### Stored data entries
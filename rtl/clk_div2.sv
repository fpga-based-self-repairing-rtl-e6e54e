`timescale 1ns/1ps
// Divide-by-two clock generator: turns the 200 MHz DCO output into the
// 100 MHz system clock of the scrubber. A toggle flip-flop with its own
// asynchronous reset, so the divided clock starts in a known phase.
module clk_div2 (
  input  logic clk_in,
  input  logic rst_n,
  output logic clk_out
);
  always_ff @(posedge clk_in or negedge rst_n) begin
    if (!rst_n) clk_out <= 1'b0;
    else        clk_out <= ~clk_out;
  end
endmodule
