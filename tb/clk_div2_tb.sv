`timescale 1ns/1ps
// Testbench of the divide-by-two: the output is low in reset, then has half
// the input frequency with a 50 % duty cycle, toggling on input rising edges.
module clk_div2_tb;
  logic clk = 0, rst_n = 1, q;
  always #2.5 clk = ~clk;
  int checks = 0, failures = 0;
  clk_div2 dut (.clk_in(clk), .rst_n, .clk_out(q));
  initial begin
    #10000; failures++; $display("FAIL: watchdog");
    $display("TB_RESULT checks=%0d failures=%0d", checks, failures); $finish;
  end
  initial begin
    logic prev;
    #1 rst_n = 0;  // a falling edge after time 0
    #11; checks++; if (q !== 1'b0) begin failures++; $display("FAIL: not low in reset"); end
    @(negedge clk); rst_n = 1;
    prev = q;
    for (int i = 0; i < 40; i++) begin
      @(posedge clk); #0.5;
      checks++;
      if (q !== ~prev) begin failures++; $display("FAIL: no toggle at edge %0d", i); end
      prev = q;
    end
    $display("TB_RESULT checks=%0d failures=%0d", checks, failures);
    $finish;
  end
endmodule
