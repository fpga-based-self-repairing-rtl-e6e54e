`timescale 1ns/1ps
// Control encoder of the digitally-controlled delay line (DCDL).
//
// The delay line is a chain of NMAX two-input multiplexer elements (four per
// CARRY4 primitive). Element i passes on the output of element i-1 when its
// select S(i) is 1 and takes the fanned-out input signal when S(i) is 0. To
// make the signal cross exactly n elements, the encoder selects the input
// at element NMAX-n and sets S(i)=1 for every element after it: a
// thermometer code with n-1 ones at the top. The delay is t0 + n*tpd.
// The control word is split into a coarse part k and a fine part k_dither:
// a first-order accumulator of KDW bits adds k_dither every clock cycle and
// crosses k+1 instead of k elements on each carry, so the mean number of
// crossed elements is k + k_dither / 2**KDW. n is limited to 1..NMAX.
// sel is registered and changes one clock after k / k_dither.
module dco_encoder #(
  parameter int NMAX = 64,   // 16 CARRY4 x 4 multiplexers
  parameter int KDW  = 4,
  localparam int KW  = $clog2(NMAX + 1)
) (
  input  logic            clk,
  input  logic            rst,
  input  logic [KW-1:0]   k,
  input  logic [KDW-1:0]  k_dither,
  output logic [NMAX-1:0] sel,
  output logic [KW-1:0]   n_used
);
  logic [KDW-1:0] acc;
  logic [KDW:0]   sum;
  logic [KW:0]    n_raw;
  logic [KW-1:0]  n;

  always_comb begin
    sum   = {1'b0, acc} + {1'b0, k_dither};
    n_raw = {1'b0, k} + (KW+1)'(sum[KDW]);
    if (n_raw == '0)                   n = KW'(1);
    else if (n_raw > (KW+1)'(NMAX))    n = KW'(NMAX);
    else                               n = n_raw[KW-1:0];
  end

  always_ff @(posedge clk) begin
    if (rst) begin
      acc    <= '0;
      sel    <= '0;
      n_used <= KW'(1);
    end else begin
      acc    <= sum[KDW-1:0];
      n_used <= n;
      for (int i = 0; i < NMAX; i++)
        sel[i] <= (i > NMAX - int'(n));
    end
  end
endmodule
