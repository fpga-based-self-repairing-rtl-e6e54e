`timescale 1ns/1ps
// Testbench of the delay-line control encoder: thermometer code for every k
// without dithering, clamping of k = 0, and the mean number of crossed
// elements k + k_dither/16 over 16-cycle windows with dithering.
module dco_encoder_tb;
  localparam int NMAX = 64;
  logic clk = 0; always #5 clk = ~clk;
  logic rst = 1; logic [6:0] k = 0; logic [3:0] kd = 0;
  logic [NMAX-1:0] sel; logic [6:0] n_used;
  int checks = 0, failures = 0;
  dco_encoder #(.NMAX(NMAX), .KDW(4)) dut (.clk, .rst, .k, .k_dither(kd), .sel, .n_used);
  task automatic check(input bit ok, input string s);
    checks++; if (!ok) begin failures++; $display("FAIL: %s", s); end
  endtask
  function automatic logic [NMAX-1:0] therm(int n);
    logic [NMAX-1:0] v; v = '0;
    for (int i = 0; i < NMAX; i++) v[i] = (i > NMAX - n);
    return v;
  endfunction
  initial begin
    repeat (100000) @(posedge clk); failures++; $display("FAIL: watchdog");
    $display("TB_RESULT checks=%0d failures=%0d", checks, failures); $finish;
  end
  initial begin
    repeat (2) @(posedge clk); #1 rst = 0;
    for (int kk = 1; kk <= NMAX; kk++) begin
      k = 7'(kk); repeat (2) @(posedge clk); #1;
      check(sel == therm(kk) && $countones(sel) == kk - 1 && n_used == 7'(kk), $sformatf("thermometer code for k=%0d", kk));
    end
    k = 0; repeat (2) @(posedge clk); #1;
    check(n_used == 1 && sel == '0, "k=0 clamped to one element");
    for (int d = 0; d < 16; d++) begin
      int sum;
      k = 30; kd = 4'(d); repeat (40) @(posedge clk);
      sum = 0;
      for (int c = 0; c < 16; c++) begin @(posedge clk); #1; sum += int'(n_used); end
      check(sum == 16 * 30 + d, $sformatf("dither %0d: mean n = %0d/16", d, sum));
    end
    $display("TB_RESULT checks=%0d failures=%0d", checks, failures);
    $finish;
  end
endmodule
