`timescale 1ns/1ps
// Behavioural model of the DCO ring: a digitally-controlled delay line whose
// output is fed back to its input through an inverter.
//
// This is not synthesizable logic: on the FPGA the loop is built from
// placed CARRY4 multiplexers, a clock buffer as high fan-out input network
// and an inverter, and its delay depends on placement, core voltage and
// temperature. The model reproduces its timing: with n the number of chain
// elements crossed (one more than the number of ones in the thermometer
// select code), the loop delay is T_FB + T0 + n*TPD and the output
// toggles after every loop delay, so the period is twice the loop delay.
// With enable low the output stays low. Times are in ns.
module dco_ring #(
  parameter int  NMAX = 64,
  parameter real T0   = 1.2,    // input network + output gate delay
  parameter real TPD  = 0.025,  // delay of one chain element
  parameter real T_FB = 0.3     // feedback inverter and routing
) (
  input  logic            enable,
  input  logic [NMAX-1:0] sel,
  output logic            clk_out
);
  int  n;
  real half;

  always_comb begin
    n = 1;
    for (int i = 0; i < NMAX; i++) n = n + int'(sel[i]);
  end

  initial clk_out = 1'b0;

  always begin
    half = T_FB + T0 + real'(n) * TPD;
    #(half);
    if (enable) clk_out = ~clk_out;
    else        clk_out = 1'b0;
  end
endmodule
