`timescale 1ns/1ps
// Testbench of the ring-oscillator model: the period must be twice
// (T_FB + T0 + n*TPD) for several n, 5 ns (200 MHz) at n = 40, and the
// output must stop when disabled.
module dco_ring_tb;
  localparam int NMAX = 64;
  logic en = 0; logic [NMAX-1:0] sel = '0; logic clk_out;
  int checks = 0, failures = 0;
  dco_ring #(.NMAX(NMAX)) dut (.enable(en), .sel, .clk_out);
  initial begin
    #100000; failures++; $display("FAIL: watchdog");
    $display("TB_RESULT checks=%0d failures=%0d", checks, failures); $finish;
  end
  initial begin
    int ns [4] = '{1, 20, 40, 64};
    #20;
    checks++; if (clk_out !== 1'b0) begin failures++; $display("FAIL: runs while disabled"); end
    en = 1;
    foreach (ns[j]) begin
      realtime t0, t1, exp_p;
      sel = '0;
      for (int i = 0; i < NMAX; i++) sel[i] = (i > NMAX - ns[j]);
      repeat (3) @(posedge clk_out);
      t0 = $realtime;
      repeat (10) @(posedge clk_out);
      t1 = $realtime;
      exp_p = 2.0 * (0.3 + 1.2 + ns[j] * 0.025);
      checks++;
      if ((t1 - t0) / 10.0 < exp_p - 0.002 || (t1 - t0) / 10.0 > exp_p + 0.002) begin
        failures++; $display("FAIL: n=%0d period %f expected %f", ns[j], (t1 - t0) / 10.0, exp_p);
      end
      if (ns[j] == 40) begin
        checks++;
        if ((t1 - t0) / 10.0 < 4.998 || (t1 - t0) / 10.0 > 5.002) begin failures++; $display("FAIL: not 200 MHz"); end
      end
    end
    en = 0; #30;
    checks++; if (clk_out !== 1'b0) begin failures++; $display("FAIL: does not stop"); end
    $display("TB_RESULT checks=%0d failures=%0d", checks, failures);
    $finish;
  end
endmodule
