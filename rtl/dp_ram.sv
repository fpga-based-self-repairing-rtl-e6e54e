`timescale 1ns/1ps
// True dual-port block RAM with one clock for both ports.
//
// Each port has address, data in, write enable and a registered data out
// (read-first: a read returns the word as it was before a write at the same
// edge). In the C3 scrubber port A belongs to the core and port B to the
// memory scrubber or the JTAG loader. When both ports write the same word
// at the same edge port A wins, so a scrubber can never overwrite fresh data
// of the core. Contents start at zero, as an FPGA block RAM without an
// initial image does.
module dp_ram #(
  parameter int WIDTH = 8,
  parameter int DEPTH = 4096,
  localparam int AW = $clog2(DEPTH)
) (
  input  logic             clk,
  input  logic [AW-1:0]    addr_a,
  input  logic             we_a,
  input  logic [WIDTH-1:0] din_a,
  output logic [WIDTH-1:0] dout_a,
  input  logic [AW-1:0]    addr_b,
  input  logic             we_b,
  input  logic [WIDTH-1:0] din_b,
  output logic [WIDTH-1:0] dout_b
);
  logic [WIDTH-1:0] mem [DEPTH];

  initial begin
    for (int i = 0; i < DEPTH; i++) mem[i] = '0;
  end

  always_ff @(posedge clk) begin
    dout_a <= mem[addr_a];
    dout_b <= mem[addr_b];
    if (we_b && !(we_a && addr_a == addr_b)) mem[addr_b] <= din_b;
    if (we_a) mem[addr_a] <= din_a;
  end
endmodule
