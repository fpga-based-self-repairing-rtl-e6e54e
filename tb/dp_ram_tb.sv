`timescale 1ns/1ps
// Testbench of the dual-port RAM: writes through both ports, reads back
// through the other port with one cycle latency, read-first behaviour and
// port A winning a same-address write collision.
module dp_ram_tb;
  logic clk = 0; always #5 clk = ~clk;
  int checks = 0, failures = 0;
  logic [11:0] aa, ab; logic wa = 0, wb = 0; logic [7:0] da, db, qa, qb;
  logic [7:0] model [4096];
  dp_ram #(.WIDTH(8), .DEPTH(4096)) dut (.clk, .addr_a(aa), .we_a(wa), .din_a(da), .dout_a(qa),
    .addr_b(ab), .we_b(wb), .din_b(db), .dout_b(qb));
  task automatic check(input bit ok, input string s);
    checks++; if (!ok) begin failures++; $display("FAIL: %s", s); end
  endtask
  initial begin
    repeat (100000) @(posedge clk); failures++; $display("FAIL: watchdog");
    $display("TB_RESULT checks=%0d failures=%0d", checks, failures); $finish;
  end
  initial begin
    for (int i = 0; i < 4096; i++) model[i] = 0;
    aa = 0; ab = 0; da = 0; db = 0;
    @(negedge clk);
    check(qa == 0, "starts at zero");
    for (int t = 0; t < 300; t++) begin
      aa = 12'($urandom); ab = 12'($urandom); da = 8'($urandom); db = 8'($urandom);
      wa = $urandom % 2; wb = $urandom % 2;
      if (t % 50 == 0) begin ab = aa; wa = 1; wb = 1; end
      @(posedge clk); #1;
      check(qa == model[aa], "read-first A"); check(qb == model[ab], "read-first B");
      if (wb && !(wa && aa == ab)) model[ab] = db;
      if (wa) model[aa] = da;
      @(negedge clk);
    end
    wa = 0; wb = 0;
    for (int i = 0; i < 4096; i += 7) begin
      aa = 12'(i); ab = 12'(4095 - i);
      @(posedge clk); #1;
      check(qa == model[i] && qb == model[4095 - i], "readback");
      @(negedge clk);
    end
    $display("TB_RESULT checks=%0d failures=%0d", checks, failures);
    $finish;
  end
endmodule
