Memory depths follow from them: 2 x MB_SIZE²/4 and
2 x (MB_SIZE+SEARCH_RANGE)²/4 words (two banks each). The register file and
vector registers are 16 bits wide. Displacement immediates and branch
targets are 16-bit fields, of which the PC uses log2(PROG_DEPTH) bits.

## Performance against the reference system

With the default sizes, one 16x16 macroblock in the tests takes:

| search | ME cycles per MB | ms per QCIF frame (99 MB) at 90 MHz | measured on the reference FPGA system |
|---|---|---|---|
| full search | 82,198 – 179,316 | 90 – 197 | 200.9 ms |
| three step | 4,883 – 8,313 | 5.4 – 9.1 | 19.7 ms |
| diamond | 8,779 – 49,419 | 9.7 – 54 | 28.0 ms |

`tb_me_frame` runs a whole generated QCIF picture (99 macroblocks), with the
two pixel banks used as a pipeline:

| search | ME cycles per picture | ME time at 90 MHz | picture done, transfers included |
|---|---|---|---|
| full search | 8,276,703 | 92.0 ms | 92.0 ms |
| diamond | 505,026 | 5.61 ms | 5.65 ms |
| three step | 589,541 | 6.55 ms | 6.59 ms |

Per picture the bus spends 2.86 ms on search areas, 0.32 ms on macroblocks
and 0.015 ms on reading vectors. This is with a bus master that takes three
bus cycles per access. Almost all of it overlaps the searches. Each search
area is uploaded whole (2304 bytes). The reference system reports 0.71 ms,
0.16 ms and 0.99 ms per frame for these three transfers. Its search-area
figure is lower than a whole 48x48 upload per macroblock would allow over
APB, so it probably reuses the overlap between neighbouring search areas.
This core does not: its search area always starts at word 0.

### Task to carry out
For the records above, state how many lines contain "prev", and nothing more.

### Finished exercise
4